:: Exercise ::
Some of the lines below need repeating. Reproduce exactly those between the lines holding "if (tau_of.exists(tg)) begin" and "route_we = 0; flow_we", inclusive.
START Records to process
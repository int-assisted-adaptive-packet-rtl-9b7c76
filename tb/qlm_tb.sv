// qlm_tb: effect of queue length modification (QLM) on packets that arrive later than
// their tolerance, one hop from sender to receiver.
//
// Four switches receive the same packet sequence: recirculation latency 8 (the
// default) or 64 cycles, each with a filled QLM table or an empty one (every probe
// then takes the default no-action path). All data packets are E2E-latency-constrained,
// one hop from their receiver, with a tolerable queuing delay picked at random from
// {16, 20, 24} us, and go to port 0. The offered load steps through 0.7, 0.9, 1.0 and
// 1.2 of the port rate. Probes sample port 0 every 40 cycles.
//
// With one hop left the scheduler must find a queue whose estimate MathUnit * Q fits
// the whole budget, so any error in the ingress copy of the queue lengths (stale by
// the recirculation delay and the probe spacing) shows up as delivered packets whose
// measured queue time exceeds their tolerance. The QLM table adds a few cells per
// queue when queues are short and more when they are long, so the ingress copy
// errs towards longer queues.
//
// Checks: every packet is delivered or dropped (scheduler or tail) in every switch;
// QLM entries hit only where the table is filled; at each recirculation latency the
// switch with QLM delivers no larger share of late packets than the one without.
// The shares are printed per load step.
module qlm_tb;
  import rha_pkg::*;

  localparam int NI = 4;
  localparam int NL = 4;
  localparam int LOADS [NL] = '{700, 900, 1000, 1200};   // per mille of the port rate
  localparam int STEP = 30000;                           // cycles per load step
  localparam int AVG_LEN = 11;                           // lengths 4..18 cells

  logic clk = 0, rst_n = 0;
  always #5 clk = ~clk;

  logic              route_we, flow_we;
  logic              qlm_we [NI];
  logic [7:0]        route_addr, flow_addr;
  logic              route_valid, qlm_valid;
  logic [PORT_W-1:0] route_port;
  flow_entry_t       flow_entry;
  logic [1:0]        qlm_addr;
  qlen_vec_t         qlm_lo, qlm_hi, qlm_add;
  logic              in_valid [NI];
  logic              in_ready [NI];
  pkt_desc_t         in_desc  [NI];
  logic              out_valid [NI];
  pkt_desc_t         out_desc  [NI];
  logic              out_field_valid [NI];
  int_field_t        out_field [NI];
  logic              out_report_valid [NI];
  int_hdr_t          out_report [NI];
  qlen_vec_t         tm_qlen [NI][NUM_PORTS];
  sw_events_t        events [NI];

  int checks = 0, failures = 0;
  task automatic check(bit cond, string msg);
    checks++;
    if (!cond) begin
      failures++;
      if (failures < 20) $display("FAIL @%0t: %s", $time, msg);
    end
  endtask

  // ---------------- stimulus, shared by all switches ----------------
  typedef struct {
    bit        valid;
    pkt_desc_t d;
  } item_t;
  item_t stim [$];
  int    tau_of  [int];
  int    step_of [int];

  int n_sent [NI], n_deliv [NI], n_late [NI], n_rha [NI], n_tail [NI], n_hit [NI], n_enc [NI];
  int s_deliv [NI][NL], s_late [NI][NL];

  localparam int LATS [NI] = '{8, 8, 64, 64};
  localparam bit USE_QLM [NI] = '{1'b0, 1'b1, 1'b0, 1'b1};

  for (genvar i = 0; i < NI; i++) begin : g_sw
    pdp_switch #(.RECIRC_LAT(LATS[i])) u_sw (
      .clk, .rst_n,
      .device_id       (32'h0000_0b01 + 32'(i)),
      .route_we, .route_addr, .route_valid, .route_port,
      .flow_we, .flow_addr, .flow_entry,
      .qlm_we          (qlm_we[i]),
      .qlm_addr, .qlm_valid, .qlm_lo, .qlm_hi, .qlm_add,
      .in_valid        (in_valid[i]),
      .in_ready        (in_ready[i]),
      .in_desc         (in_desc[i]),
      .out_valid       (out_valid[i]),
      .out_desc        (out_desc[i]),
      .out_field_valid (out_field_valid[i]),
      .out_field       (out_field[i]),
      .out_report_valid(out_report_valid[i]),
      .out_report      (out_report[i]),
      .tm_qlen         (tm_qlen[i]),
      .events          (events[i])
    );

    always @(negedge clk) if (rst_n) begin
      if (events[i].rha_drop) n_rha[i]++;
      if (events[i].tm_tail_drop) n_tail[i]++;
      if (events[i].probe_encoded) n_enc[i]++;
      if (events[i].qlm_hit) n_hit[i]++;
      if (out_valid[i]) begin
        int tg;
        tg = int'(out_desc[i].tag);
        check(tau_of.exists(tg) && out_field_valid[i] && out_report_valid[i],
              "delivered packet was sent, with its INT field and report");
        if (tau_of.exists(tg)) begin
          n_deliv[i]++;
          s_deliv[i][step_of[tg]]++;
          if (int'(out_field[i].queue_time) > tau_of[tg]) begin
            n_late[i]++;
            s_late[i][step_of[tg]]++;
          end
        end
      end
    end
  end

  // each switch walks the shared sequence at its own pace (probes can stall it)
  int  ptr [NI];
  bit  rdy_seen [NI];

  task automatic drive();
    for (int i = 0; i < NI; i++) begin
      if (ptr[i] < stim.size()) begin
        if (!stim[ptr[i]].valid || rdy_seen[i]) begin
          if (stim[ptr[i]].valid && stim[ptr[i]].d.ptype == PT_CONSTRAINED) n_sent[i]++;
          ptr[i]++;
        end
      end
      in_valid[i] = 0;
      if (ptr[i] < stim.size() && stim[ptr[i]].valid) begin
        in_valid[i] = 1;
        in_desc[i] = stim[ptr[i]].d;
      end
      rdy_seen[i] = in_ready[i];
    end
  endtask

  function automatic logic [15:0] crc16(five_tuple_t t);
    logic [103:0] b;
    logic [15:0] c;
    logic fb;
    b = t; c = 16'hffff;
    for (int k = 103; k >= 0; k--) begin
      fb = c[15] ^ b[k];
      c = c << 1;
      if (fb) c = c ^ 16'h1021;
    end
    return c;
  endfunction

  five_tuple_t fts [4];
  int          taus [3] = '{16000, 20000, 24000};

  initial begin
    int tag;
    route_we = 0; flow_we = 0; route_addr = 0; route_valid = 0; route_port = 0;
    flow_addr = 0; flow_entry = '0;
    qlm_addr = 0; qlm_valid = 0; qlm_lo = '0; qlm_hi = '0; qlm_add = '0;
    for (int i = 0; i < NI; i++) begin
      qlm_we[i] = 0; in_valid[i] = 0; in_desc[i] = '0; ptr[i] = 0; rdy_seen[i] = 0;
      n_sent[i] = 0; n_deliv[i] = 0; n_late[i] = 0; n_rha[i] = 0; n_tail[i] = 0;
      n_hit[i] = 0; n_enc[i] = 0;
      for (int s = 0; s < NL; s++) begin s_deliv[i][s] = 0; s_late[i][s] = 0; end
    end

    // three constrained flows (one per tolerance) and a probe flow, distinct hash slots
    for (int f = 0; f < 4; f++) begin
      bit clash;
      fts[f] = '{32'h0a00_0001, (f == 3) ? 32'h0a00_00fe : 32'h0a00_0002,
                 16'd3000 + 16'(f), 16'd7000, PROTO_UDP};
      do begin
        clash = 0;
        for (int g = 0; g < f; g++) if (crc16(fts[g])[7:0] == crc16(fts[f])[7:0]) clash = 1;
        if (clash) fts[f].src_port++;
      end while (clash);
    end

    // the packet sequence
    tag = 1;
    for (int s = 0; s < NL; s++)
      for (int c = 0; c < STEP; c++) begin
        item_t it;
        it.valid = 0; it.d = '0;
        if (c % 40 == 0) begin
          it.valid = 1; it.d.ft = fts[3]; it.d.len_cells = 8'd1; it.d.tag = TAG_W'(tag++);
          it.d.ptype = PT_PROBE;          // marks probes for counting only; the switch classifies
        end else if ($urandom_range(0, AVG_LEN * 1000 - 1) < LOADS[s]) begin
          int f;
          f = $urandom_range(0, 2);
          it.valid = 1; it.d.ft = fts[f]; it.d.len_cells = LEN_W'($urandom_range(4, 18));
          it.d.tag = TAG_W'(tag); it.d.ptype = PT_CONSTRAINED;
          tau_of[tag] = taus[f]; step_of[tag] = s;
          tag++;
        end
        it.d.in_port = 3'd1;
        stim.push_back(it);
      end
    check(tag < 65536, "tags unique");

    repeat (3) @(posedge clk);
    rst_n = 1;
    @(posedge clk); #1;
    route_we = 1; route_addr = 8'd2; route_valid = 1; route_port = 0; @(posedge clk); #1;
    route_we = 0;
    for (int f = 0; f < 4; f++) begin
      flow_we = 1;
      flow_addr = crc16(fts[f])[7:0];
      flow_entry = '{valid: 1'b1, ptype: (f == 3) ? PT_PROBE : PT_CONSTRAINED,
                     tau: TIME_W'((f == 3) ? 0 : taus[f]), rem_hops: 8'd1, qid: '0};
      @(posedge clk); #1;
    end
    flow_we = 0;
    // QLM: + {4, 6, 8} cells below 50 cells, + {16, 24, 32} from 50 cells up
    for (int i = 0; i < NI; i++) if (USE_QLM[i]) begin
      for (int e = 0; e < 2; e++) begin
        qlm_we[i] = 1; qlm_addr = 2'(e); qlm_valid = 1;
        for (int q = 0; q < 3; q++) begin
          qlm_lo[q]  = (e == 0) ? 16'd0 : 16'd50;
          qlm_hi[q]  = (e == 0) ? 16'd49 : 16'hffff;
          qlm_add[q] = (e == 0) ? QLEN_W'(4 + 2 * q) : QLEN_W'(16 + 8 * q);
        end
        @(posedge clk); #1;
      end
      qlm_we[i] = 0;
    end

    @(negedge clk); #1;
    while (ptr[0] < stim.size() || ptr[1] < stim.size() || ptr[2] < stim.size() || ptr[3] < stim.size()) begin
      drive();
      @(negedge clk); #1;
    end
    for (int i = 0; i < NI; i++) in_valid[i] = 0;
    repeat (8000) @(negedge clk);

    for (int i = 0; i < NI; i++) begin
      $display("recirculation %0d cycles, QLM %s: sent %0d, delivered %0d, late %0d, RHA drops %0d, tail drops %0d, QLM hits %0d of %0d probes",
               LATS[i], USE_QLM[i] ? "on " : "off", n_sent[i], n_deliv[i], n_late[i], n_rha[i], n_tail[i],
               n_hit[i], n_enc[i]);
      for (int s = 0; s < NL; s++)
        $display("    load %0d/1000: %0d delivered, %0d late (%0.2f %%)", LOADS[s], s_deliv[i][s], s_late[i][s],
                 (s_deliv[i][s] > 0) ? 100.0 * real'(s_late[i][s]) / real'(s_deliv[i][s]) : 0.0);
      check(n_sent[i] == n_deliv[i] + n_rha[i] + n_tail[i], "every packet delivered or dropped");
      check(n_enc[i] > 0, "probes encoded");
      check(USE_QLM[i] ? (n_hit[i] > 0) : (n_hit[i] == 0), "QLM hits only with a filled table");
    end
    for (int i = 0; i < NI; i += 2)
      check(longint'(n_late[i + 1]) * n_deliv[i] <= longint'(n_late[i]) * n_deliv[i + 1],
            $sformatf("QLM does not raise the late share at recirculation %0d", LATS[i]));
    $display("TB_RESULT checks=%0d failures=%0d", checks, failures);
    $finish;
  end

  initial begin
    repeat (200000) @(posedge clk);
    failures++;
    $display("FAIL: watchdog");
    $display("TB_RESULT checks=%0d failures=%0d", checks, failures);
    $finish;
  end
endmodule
END Records to process
:: Exercise answer ::
        if (tau_of.exists(tg)) begin
          n_deliv[i]++;
          s_deliv[i][step_of[tg]]++;
          if (int'(out_field[i].queue_time) > tau_of[tg]) begin
            n_late[i]++;
            s_late[i][step_of[tg]]++;
          end
        end
      end
    end
  end

  // each switch walks the shared sequence at its own pace (probes can stall it)
  int  ptr [NI];
  bit  rdy_seen [NI];

  task automatic drive();
    for (int i = 0; i < NI; i++) begin
      if (ptr[i] < stim.size()) begin
        if (!stim[ptr[i]].valid || rdy_seen[i]) begin
          if (stim[ptr[i]].valid && stim[ptr[i]].d.ptype == PT_CONSTRAINED) n_sent[i]++;
          ptr[i]++;
        end
      end
      in_valid[i] = 0;
      if (ptr[i] < stim.size() && stim[ptr[i]].valid) begin
        in_valid[i] = 1;
        in_desc[i] = stim[ptr[i]].d;
      end
      rdy_seen[i] = in_ready[i];
    end
  endtask

  function automatic logic [15:0] crc16(five_tuple_t t);
    logic [103:0] b;
    logic [15:0] c;
    logic fb;
    b = t; c = 16'hffff;
    for (int k = 103; k >= 0; k--) begin
      fb = c[15] ^ b[k];
      c = c << 1;
      if (fb) c = c ^ 16'h1021;
    end
    return c;
  endfunction

  five_tuple_t fts [4];
  int          taus [3] = '{16000, 20000, 24000};

  initial begin
    int tag;
    route_we = 0; flow_we = 0; route_addr = 0; route_valid = 0; route_port = 0;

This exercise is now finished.